Frankly, while my current model does use the same underlying DispatchQueue
as both my Session
's shared rootQueue
and the URLSession
's delegateQueue
, as that avoids a whole lot of async
calls between the two, it does seem like a better idea to allow the URLSession
's queue to operate independently so throughput isn't affected by work being performed by the requests. Replacing my existing serial DispatchQueue
with the built in concurrency seems like a good idea, no?
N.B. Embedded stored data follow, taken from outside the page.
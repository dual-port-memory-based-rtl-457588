// tb_dsp_array_n12: the ring pipeline workload on the 12-unit configuration
// (the larger of the two system sizes in the synthesis tables), to show
// that the ring and bypass wiring generalise beyond 6 units: bypass pairs
// 0-3, 2-5, 4-7, 6-9, 8-11, 10-1. The host loads all programs and the
// input vector, starts all units with the global start register, waits for
// all to stop and checks the vector that has passed through all 12 units,
// and every unit's own and bypass partner's checksum.
module tb_dsp_array_n12;
  import dsp_pkg::*;
  import tb_ring_prog_pkg::*;

  localparam int N   = 12;
  localparam int HAW = 9;
  localparam int UW  = $clog2(N);
  localparam int HA  = HAW + 2 + UW + 1;
  localparam int LEN = 24;   // vector length

  logic clk = 0, rst;
  always #5 clk = ~clk;

  logic host_en, host_we, host_rvalid, any_error;
  logic [HA-1:0] host_addr;
  word_t host_wdata, host_rdata;
  logic [N-1:0] unit_running;

  dsp_array #(.N_UNITS(N)) dut (.clk, .rst, .host_en, .host_we, .host_addr, .host_wdata, .host_rdata,
                 .host_rvalid, .any_error, .unit_running);

  int checks = 0, failures = 0;

  task automatic chk(input bit ok, input string what);
    checks++;
    if (!ok) begin failures++; $display("FAIL: %s", what); end
  endtask

  // ---------------- host bus ----------------
  function automatic logic [HA-1:0] ua(int k, region_e r, int off);
    return {1'b0, UW'(k), 2'(r), HAW'(off)};
  endfunction
  function automatic logic [HA-1:0] ga(logic [3:0] r);
    return {1'b1, (HA-1)'(r)};
  endfunction

  task automatic hwrite(input logic [HA-1:0] a, input word_t d);
    host_en = 1; host_we = 1; host_addr = a; host_wdata = d;
    @(negedge clk);
    host_en = 0; host_we = 0;
  endtask

  task automatic hread(input logic [HA-1:0] a, output word_t d);
    host_en = 1; host_we = 0; host_addr = a;
    @(negedge clk);
    host_en = 0;
    chk(host_rvalid, "read data valid one cycle after the request");
    d = host_rdata;
  endtask

  // ---------------- mechanism counters ----------------
  logic [N-1:0] v_stall_port, v_stall_same, v_wait, v_call, v_byp_rd;
  for (genvar k = 0; k < N; k++) begin : g_probe
    assign v_stall_same[k] = dut.g_unit[k].u_pu.d_stall && dut.g_unit[k].u_pu.issue_a
                             && dut.g_unit[k].u_pu.d_ir.aport == dut.g_unit[k].u_pu.d_ir.bport;
    assign v_stall_port[k] = dut.g_unit[k].u_pu.d_stall && !v_stall_same[k];
    assign v_wait[k]       = dut.g_unit[k].u_pu.x_valid && dut.g_unit[k].u_pu.x_op == OP_BZ
                             && dut.g_unit[k].u_pu.flag_z;
    assign v_call[k]       = dut.g_unit[k].u_pu.x_valid && dut.g_unit[k].u_pu.x_op == OP_CALL;
    assign v_byp_rd[k]     = dut.pu_en[k][P_BYPASS] && !dut.pu_we[k][P_BYPASS];
  end

  int n_stall_port = 0, n_stall_same = 0, n_wait = 0, n_call = 0, n_wrap_rd = 0,
      n_byp_rd = 0, n_start_all = 0;

  always_ff @(posedge clk) begin
    if (!rst) begin
      n_stall_port <= n_stall_port + $countones(v_stall_port);
      n_stall_same <= n_stall_same + $countones(v_stall_same);
      n_wait       <= n_wait + $countones(v_wait);
      n_call       <= n_call + $countones(v_call);
      n_byp_rd     <= n_byp_rd + $countones(v_byp_rd);
      if (dut.pu_en[0][P_LEFT] && !dut.pu_we[0][P_LEFT]) n_wrap_rd <= n_wrap_rd + 1;
      if (dut.start_all) n_start_all <= n_start_all + 1;
    end
  end

  initial begin
    repeat (200000) @(posedge clk);
    failures++;
    $display("watchdog expired");
    $display("TB_RESULT checks=%0d failures=%0d", checks, failures);
    $finish;
  end

  task automatic do_reset();
    rst = 1;
    repeat (3) @(negedge clk);
    rst = 0;
    @(negedge clk);
  endtask

  task automatic load_code(input int k, input word_t p[$]);
    for (int i = 0; i < p.size(); i++) hwrite(ua(k, R_CODE, i), p[i]);
  endtask

  initial begin
    word_t p[$];
    word_t x[LEN], y[LEN], sums[N], v;
    int cycles;
    host_en = 0; host_we = 0; host_addr = 0; host_wdata = 0;
    do_reset();

    // ================= 1: ring pipeline =================
    for (int k = 0; k < N; k++) begin
      gen_ring_program(k, N, LEN, p);
      load_code(k, p);
    end
    for (int i = 0; i < LEN; i++) begin
      x[i] = $urandom;
      hwrite(ua(0, R_DATA, i), x[i]);
    end
    // reference
    for (int i = 0; i < LEN; i++) y[i] = x[i];
    for (int k = 0; k < N; k++) begin
      sums[k] = 0;
      for (int i = 0; i < LEN; i++) begin
        y[i] = y[i] * word_t'(coef(k)) + word_t'(offs(k));
        sums[k] += y[i];
      end
    end
    hwrite(ga(GREG_CTRL), 32'h1);                       // start all
    cycles = 0;
    do begin
      repeat (20) @(negedge clk);
      cycles += 21;
      hread(ga(GREG_RUNNING), v);
    end while (v != 0 && cycles < 100000);
    chk(v == 0, "all units finished");
    hread(ga(GREG_ERROR), v);
    chk(v == 0, "no unit reports an error");
    for (int i = 0; i < LEN; i++) begin
      hread(ua(0, R_DATA, 64 + i), v);
      chk(v == y[i], $sformatf("ring result word %0d: %h expected %h", i, v, y[i]));
    end
    for (int k = 0; k < N; k++) begin
      int j;
      j = int'(bypass_partner(k, N));
      hread(ua(k, R_DATA, 125), v);
      chk(v == sums[k], $sformatf("unit %0d checksum", k));
      hread(ua(k, R_DATA, 126), v);
      chk(v == sums[j], $sformatf("unit %0d received checksum of bypass partner %0d", k, j));
      hread(ua(k, R_REGS, REG_CTRL), v);
      chk(v == 32'b100, $sformatf("unit %0d halted without error", k));
    end
    $display("ring pipeline of %0d units, %0d words: about %0d cycles", N, LEN, cycles);

    // ================= mechanisms =================
    $display("port stalls (write port busy): %0d", n_stall_port);
    $display("port stalls (two sources in one memory): %0d", n_stall_same);
    $display("sync wait loop passes: %0d", n_wait);
    $display("subroutine calls: %0d", n_call);
    $display("reads over the ring-closing link: %0d", n_wrap_rd);
    $display("reads over bypass links: %0d", n_byp_rd);
    $display("global start: %0d", n_start_all);
    chk(n_stall_port > 0, "write-port stall happened");
    chk(n_stall_same > 0, "same-memory stall happened");
    chk(n_wait > 0, "sync wait happened");
    chk(n_call >= N * LEN, "one call per element and unit");
    chk(n_wrap_rd >= LEN, "ring-closing link carried the result");
    chk(n_byp_rd > 0, "bypass links used");
    chk(n_start_all > 0, "global start used");

    $display("TB_RESULT checks=%0d failures=%0d", checks, failures);
    $finish;
  end
endmodule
So I'd still be very interested in a model that allows me make an actor a URLSessionDelegate
, as that seems like something that needs to be possible no matter what. I took the compiler's advice and marked the delegate methods nonisolated
and used detach
to call my existing await
calls. Is that roughly equivalent to what @asyncHandler
did?
I think that might be exactly what the old @asyncHandler
did.
The existing URLSessionDelegate
design is essentially an "actor protocol" — all the requirements are invoked on a consistent executor, namely, the operation queue you construct the session with — except that there's really no way for the compiler to know and automate that. Probably the most direct port would be to make an initializer of URLSession
that takes an instance of an actor protocol corresponding to everything in the URLSessionDelegate
hierarchy, and then make an ObjC adapter which sits between them. The big problem with that approach, of course, is that URLSessionDelegate
and its derived protocols trade heavily on optional requirements, which aren't supported in a non-@objc
protocol, which an actor protocol would have to be.
How? I couldn't even find build settings anymore, I assume it's only available for .xcodeproj project, not SPM one.